• [Entries shown]
____________________
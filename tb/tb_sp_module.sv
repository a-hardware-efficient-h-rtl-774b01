// tb_sp_module: random candidates for the level-0 (16x16, 8-bit) and level-2
// (4x4, 6-bit) search point modules; checks every 4x4-sample block SAD one
// clock after the inputs (one candidate per cycle, back to back).
//
// Expected values are computed in the testbench from first principles (brute
// force or the reference functions in tb_pkg), not taken from the design; the
// stimulus and the check set are this testbench's own.
module tb_sp_module;
  int checks = 0, failures = 0;
  logic clk = 0;
  always #5 clk = ~clk;

  logic [15:0][15:0][7:0] cur0, ref0;
  logic [3:0][3:0][13:0]  sad0;
  logic [3:0][3:0][5:0]   cur2, ref2;
  logic [0:0][0:0][11:0]  sad2;
  int exp0 [4][4];
  int exp2;

  sp_module #(.W(8), .BLK(16)) dut0 (.clk(clk), .cur(cur0), .ref_s(ref0), .blk_sad(sad0));
  sp_module #(.W(6), .BLK(4))  dut2 (.clk(clk), .cur(cur2), .ref_s(ref2), .blk_sad(sad2));

  function automatic int ad(input int a, input int b);
    return (a > b) ? a - b : b - a;
  endfunction

  initial begin
    #1000000;
    failures++;
    $display("TB_RESULT checks=%0d failures=%0d", checks, failures);
    $finish;
  end

  initial begin
    for (int n = 0; n < 200; n++) begin
      @(negedge clk);
      for (int r = 0; r < 16; r++) for (int c = 0; c < 16; c++) begin
        cur0[r][c] = 8'($urandom); ref0[r][c] = (n % 7 == 0) ? cur0[r][c] : 8'($urandom);
      end
      for (int r = 0; r < 4; r++) for (int c = 0; c < 4; c++) begin
        cur2[r][c] = 6'($urandom); ref2[r][c] = 6'($urandom);
      end
      foreach (exp0[i, j]) begin
        exp0[i][j] = 0;
        for (int r = 0; r < 4; r++) for (int c = 0; c < 4; c++)
          exp0[i][j] += ad(cur0[4*i+r][4*j+c], ref0[4*i+r][4*j+c]);
      end
      exp2 = 0;
      for (int r = 0; r < 4; r++) for (int c = 0; c < 4; c++) exp2 += ad(cur2[r][c], ref2[r][c]);
      @(posedge clk); #1;
      foreach (exp0[i, j]) begin
        checks++;
        if (int'(sad0[i][j]) != exp0[i][j]) failures++;
      end
      checks++;
      if (int'(sad2[0][0]) != exp2) failures++;
    end
    $display("TB_RESULT checks=%0d failures=%0d", checks, failures);
    $finish;
  end
endmodule
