// mips_decoder: instruction decoder of the DI (decode) stage.
//
// Purely combinational. It classifies a 32-bit MIPS-I integer instruction word into an
// instruction identity (hit_pkg::inst_id_e) and a few control flags: reserved encoding,
// SYSCALL, BREAK, ERET and "may redirect the fetch" (jumps and branches). The identity is
// the decoder output that the Trojan's Inst unit reuses to recognise boot-sequence
// instructions without comparators of its own.
//
// The source model only names the decoder and relies on it providing a distinct output
// value for each instruction; the instruction set coverage (MIPS-I integer subset plus
// MFC0/MTC0/ERET) and the flags are this design's choice. Any encoding not listed,
// including the Trojan's reserved opcode, decodes to I_RSVD with reserved = 1.
module mips_decoder
  import hit_pkg::*;
(
  input  logic [31:0] instr,
  output dec_t        dec
);
  logic [5:0] op, fn;
  logic [4:0] rs, rt;
  inst_id_e   id;

  assign op = instr[31:26];
  assign rs = instr[25:21];
  assign rt = instr[20:16];
  assign fn = instr[5:0];

  always_comb begin
    id = I_RSVD;
    unique case (op)
      6'h00: unique case (fn)
        6'h00: id = I_SLL;   6'h02: id = I_SRL;   6'h03: id = I_SRA;   6'h04: id = I_SLLV;
        6'h06: id = I_SRLV;  6'h07: id = I_SRAV;  6'h08: id = I_JR;    6'h09: id = I_JALR;
        6'h0C: id = I_SYSCALL; 6'h0D: id = I_BREAK;
        6'h10: id = I_MFHI;  6'h11: id = I_MTHI;  6'h12: id = I_MFLO;  6'h13: id = I_MTLO;
        6'h18: id = I_MULT;  6'h19: id = I_MULTU; 6'h1A: id = I_DIV;   6'h1B: id = I_DIVU;
        6'h20: id = I_ADD;   6'h21: id = I_ADDU;  6'h22: id = I_SUB;   6'h23: id = I_SUBU;
        6'h24: id = I_AND;   6'h25: id = I_OR;    6'h26: id = I_XOR;   6'h27: id = I_NOR;
        6'h2A: id = I_SLT;   6'h2B: id = I_SLTU;
        default: id = I_RSVD;
      endcase
      6'h01: unique case (rt)
        5'h00: id = I_BLTZ;  5'h01: id = I_BGEZ;  5'h10: id = I_BLTZAL; 5'h11: id = I_BGEZAL;
        default: id = I_RSVD;
      endcase
      6'h02: id = I_J;     6'h03: id = I_JAL;   6'h04: id = I_BEQ;   6'h05: id = I_BNE;
      6'h06: id = I_BLEZ;  6'h07: id = I_BGTZ;  6'h08: id = I_ADDI;  6'h09: id = I_ADDIU;
      6'h0A: id = I_SLTI;  6'h0B: id = I_SLTIU; 6'h0C: id = I_ANDI;  6'h0D: id = I_ORI;
      6'h0E: id = I_XORI;  6'h0F: id = I_LUI;
      6'h10: begin
        if (rs == 5'h00)                    id = I_MFC0;
        else if (rs == 5'h04)               id = I_MTC0;
        else if (rs == 5'h10 && fn == 6'h18) id = I_ERET;
        else                                id = I_RSVD;
      end
      6'h20: id = I_LB;    6'h21: id = I_LH;    6'h22: id = I_LWL;   6'h23: id = I_LW;
      6'h24: id = I_LBU;   6'h25: id = I_LHU;   6'h26: id = I_LWR;
      6'h28: id = I_SB;    6'h29: id = I_SH;    6'h2A: id = I_SWL;   6'h2B: id = I_SW;
      6'h2E: id = I_SWR;
      default: id = I_RSVD;
    endcase
  end

  always_comb begin
    dec.id       = id;
    dec.reserved = (id == I_RSVD);
    dec.syscall  = (id == I_SYSCALL);
    dec.brk      = (id == I_BREAK);
    dec.eret     = (id == I_ERET);
    dec.branch   = id inside {I_JR, I_JALR, I_BLTZ, I_BGEZ, I_BLTZAL, I_BGEZAL,
                              I_J, I_JAL, I_BEQ, I_BNE, I_BLEZ, I_BGTZ};
  end
endmodule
____________________
Tell how many lines of the listing include the word "flags", replying with nothing but the number.

2